Yo creo que la cualidad que distingue a los chicos populares de los impopulares -la única cualidad que tenían en común Eddie Prior y Cameron Hodges- es un fuerte sentido del yo. Eddie sabía muy bien quién era. Se aceptaba. Sus carencias habían dejado de preocuparlo. Cada palabra que decía era una expresión pura e inconsciente de su verdadera personalidad, mientras que yo no tenía una imagen clara de mí mismo y siempre estaba fijándome en los demás, observándolos, esperando y temiendo al mismo tiempo captar alguna indicación de qué es lo que veían cuando me miraban.

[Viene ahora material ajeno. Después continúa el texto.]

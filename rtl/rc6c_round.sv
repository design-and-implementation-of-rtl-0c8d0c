// rc6c_round: one RC6 round on four W-bit words, the round function of every
// F-function.
//
// The 4W-bit input is the RC6 state A|B|C|D (A in the top word). As in RC6, with
// lg w = log2(W):
//   t = (B*(2B+1)) <<< lg w,  u = (D*(2D+1)) <<< lg w
//   A = ((A ^ t) <<< u) + s_a,  C = ((C ^ u) <<< t) + s_c
//   (A,B,C,D) = (B,C,D,A)
// with all arithmetic modulo 2^W and data-dependent rotations by the low lg w
// bits. The F-function uses only this middle part of the RC6 round structure,
// without the pre- and post-whitening additions, so none are done here. B and D
// leave the round unchanged (as C and A of the output), which is RC6's own
// structure. The word order in the vector and XOR for the circled-plus nodes
// are this design's choices.
//
// Purely combinational: two WxW multipliers, four rotators, two adders.
module rc6c_round #(
  parameter int unsigned W = 16   // word size: 16, 32 or 64
) (
  input  logic [4*W-1:0] x,
  input  logic [W-1:0]   s_a,
  input  logic [W-1:0]   s_c,
  output logic [4*W-1:0] y
);

  localparam int unsigned LGW = $clog2(W);

  typedef logic [W-1:0] word_t;

  function automatic word_t rotl(word_t v, logic [LGW-1:0] amt);
    return (v << amt) | (v >> (W - int'(amt)));
  endfunction

  word_t a, b, c, d;
  word_t t, u;
  word_t a_new, c_new;

  assign {a, b, c, d} = x;

  always_comb begin
    t     = rotl(word_t'(b * ((b << 1) + word_t'(1))), LGW'(LGW));
    u     = rotl(word_t'(d * ((d << 1) + word_t'(1))), LGW'(LGW));
    a_new = rotl(a ^ t, u[LGW-1:0]) + s_a;
    c_new = rotl(c ^ u, t[LGW-1:0]) + s_c;
  end

  assign y = {b, c_new, d, a_new};

endmodule
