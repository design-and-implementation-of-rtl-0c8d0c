// tb_rc6c_round: checks the combinational RC6 round against reference vectors
// from a software model and, for random inputs, against a behavioural model
// written here with 32-bit arithmetic and explicit rotations.
module tb_rc6c_round;

  logic [63:0] x, y;
  logic [15:0] s_a, s_c;
  int checks = 0, failures = 0;

  rc6c_round dut (.x(x), .s_a(s_a), .s_c(s_c), .y(y));

  typedef struct packed {
    logic [63:0] x;
    logic [15:0] sa, sc;
    logic [63:0] y;
  } vec_t;

  localparam vec_t VECS [8] = '{
    '{64'hF2A74DE452E6B438, 16'h269E, 16'h6513, 64'h4DE43027B43854E9},
    '{64'h0C5C7FD0A6A3A450, 16'h128B, 16'hD23F, 64'h7FD02FC6A450B4B5},
    '{64'h1818E811892F902B, 16'h5D9D, 16'h9531, 64'hE8118F91902B01B4},
    '{64'hE8E25D940ED90475, 16'h81E7, 16'h36F6, 64'h5D94283B04759D04},
    '{64'h1600A35A099950D8, 16'h6F03, 16'h6B0D, 64'hA35A233250D87CE4},
    '{64'h3D9C172411E20B8F, 16'h1738, 16'h8D11, 64'h172456F40B8F6621},
    '{64'h0F21DDB66CAD4A26, 16'hD3AC, 16'h90C1, 64'hDDB6D9E84A265FF4},
    '{64'hF28C105D1FB17C23, 16'h3926, 16'hA170, 64'h105D69F97C23C7DF}};

  function automatic logic [15:0] rot(logic [15:0] v, int n);
    int k;
    k = n % 16;
    if (k == 0) return v;
    return 16'((32'(v) << k) | (32'(v) >> (16 - k)));
  endfunction

  function automatic logic [63:0] ref_round(logic [63:0] xi, logic [15:0] sa, logic [15:0] sc);
    logic [15:0] a, b, c, d, t, u;
    logic [31:0] pb, pd;
    a = xi[63:48]; b = xi[47:32]; c = xi[31:16]; d = xi[15:0];
    pb = 32'(b) * (32'(b) * 2 + 1);
    pd = 32'(d) * (32'(d) * 2 + 1);
    t = rot(pb[15:0], 4);
    u = rot(pd[15:0], 4);
    a = 16'(32'(rot(a ^ t, int'(u & 16'hF))) + 32'(sa));
    c = 16'(32'(rot(c ^ u, int'(t & 16'hF))) + 32'(sc));
    return {b, c, d, a};
  endfunction

  task automatic check(logic [63:0] exp, string what);
    checks++;
    if (y !== exp) begin
      failures++;
      $display("FAIL %s: x=%h sa=%h sc=%h y=%h expected %h", what, x, s_a, s_c, y, exp);
    end
  endtask

  initial begin
    foreach (VECS[i]) begin
      x = VECS[i].x; s_a = VECS[i].sa; s_c = VECS[i].sc;
      #1;
      check(VECS[i].y, "vector");
    end
    for (int i = 0; i < 2000; i++) begin
      x = {$urandom, $urandom}; s_a = 16'($urandom); s_c = 16'($urandom);
      if (i < 16) x[47:32] = 16'(i);   // include small and zero B values
      #1;
      check(ref_round(x, s_a, s_c), "random");
    end
    $display("TB_RESULT checks=%0d failures=%0d", checks, failures);
    $finish;
  end

  initial begin
    #100000;
    failures++;
    $display("watchdog expired");
    $display("TB_RESULT checks=%0d failures=%0d", checks, failures);
    $finish;
  end

endmodule
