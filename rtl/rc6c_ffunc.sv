// rc6c_ffunc: one F-function of the cascade, built as a compact iterative unit.
//
// The F-function is a two-round Feistel network on two 4W-bit halves (64 bits at
// the default W = 16). With
// L = in1, R = in2 and G(x, s0, s1) one RC6 round (rc6c_round):
//   X = L ^ G(R, S[4n],   S[4n+1])        first round, then the halves swap
//   Y = R ^ G(X, S[4n+2], S[4n+3])        second round
//   out1 = Y, out2 = X
// The two rounds share one rc6c_round instance: the unit spends one cycle
// loading the halves and one cycle per round, so ready rises three clocks after
// start and stays high, with out1/out2 held, until the next start.
//
// INVERSE = 1 gives the decrypting F-function. Because the network is Feistel, the
// same datapath inverts it when the two subkey pairs are used in the opposite
// order: given in1 = Y and in2 = X it returns out1 = L and out2 = R.
//
// The two-round Feistel structure, the 16-bit default word size and the
// start/ready pins follow the cipher's description; the mapping of In1/In2/Out1/Out2 onto the
// left and right halves, the load cycle and the ready protocol are this design's
// choices. A start while a computation is running restarts it.
module rc6c_ffunc #(
  parameter int unsigned W       = 16,    // RC6 word size; a half is 4*W bits
  parameter bit          INVERSE = 1'b0   // 1: decrypting F-function
) (
  input  logic           clock,
  input  logic           reset,   // synchronous, active high
  input  logic           start,   // one-cycle pulse: load in1/in2
  input  logic [W-1:0]   sk [4],  // S[4n..4n+3] of this cell
  input  logic [4*W-1:0] in1,
  input  logic [4*W-1:0] in2,
  output logic [4*W-1:0] out1,
  output logic [4*W-1:0] out2,
  output logic           ready
);

  typedef logic [W-1:0]   word_t;
  typedef logic [4*W-1:0] half_t;

  typedef enum logic [1:0] {IDLE, ROUND1, ROUND2} state_e;

  state_e state;
  half_t  a, b;          // a: half updated in round 1, b: half updated in round 2
  half_t  g_in, g_out;
  word_t  k_a, k_c;

  // Round 1 uses the first subkey pair when encrypting, the second when decrypting.
  always_comb begin
    if ((state == ROUND1) ^ INVERSE) begin
      k_a = sk[0];
      k_c = sk[1];
    end else begin
      k_a = sk[2];
      k_c = sk[3];
    end
    g_in = (state == ROUND1) ? b : a;
  end

  rc6c_round #(.W(W)) u_round (
    .x  (g_in),
    .s_a(k_a),
    .s_c(k_c),
    .y  (g_out)
  );

  always_ff @(posedge clock) begin
    if (reset) begin
      state <= IDLE;
      a     <= '0;
      b     <= '0;
      ready <= 1'b0;
    end else if (start) begin
      state <= ROUND1;
      a     <= in1;
      b     <= in2;
      ready <= 1'b0;
    end else begin
      unique case (state)
        ROUND1: begin
          a     <= a ^ g_out;
          state <= ROUND2;
        end
        ROUND2: begin
          b     <= b ^ g_out;
          state <= IDLE;
          ready <= 1'b1;
        end
        default: ;
      endcase
    end
  end

  assign out1 = b;
  assign out2 = a;

endmodule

Así que en aquel momento, cuando Eddie y yo nos alejábamos de Cameron, experimenté esa clase de brusco cambio psicológico tan común en la adolescencia. Le había quitado a Cameron su examen de las manos, desesperado por salir de la trampa que me había tendido a mí mismo, y me alarmaba descubrir lo que era capaz de hacer con tal de salvarme. En teoría estaba aún desesperado y horrorizado, pero lo cierto es que me encantaba encontrarme allí paseando con el brazo de Eddie Prior sobre mis hombros, como si fuéramos amigos de toda la vida, saliendo de la White Barrel Tavern a las dos de la madrugada. Me estremecí de alegría y sorpresa al oírle referirse al novio de su madre como un «puto bocazas»; me parecía algo tan ingenioso como el mejor chiste de Steve Martin. Lo que hice a continuación me habría parecido inconcebible sólo cinco minutos antes: le pasé el examen de Cameron.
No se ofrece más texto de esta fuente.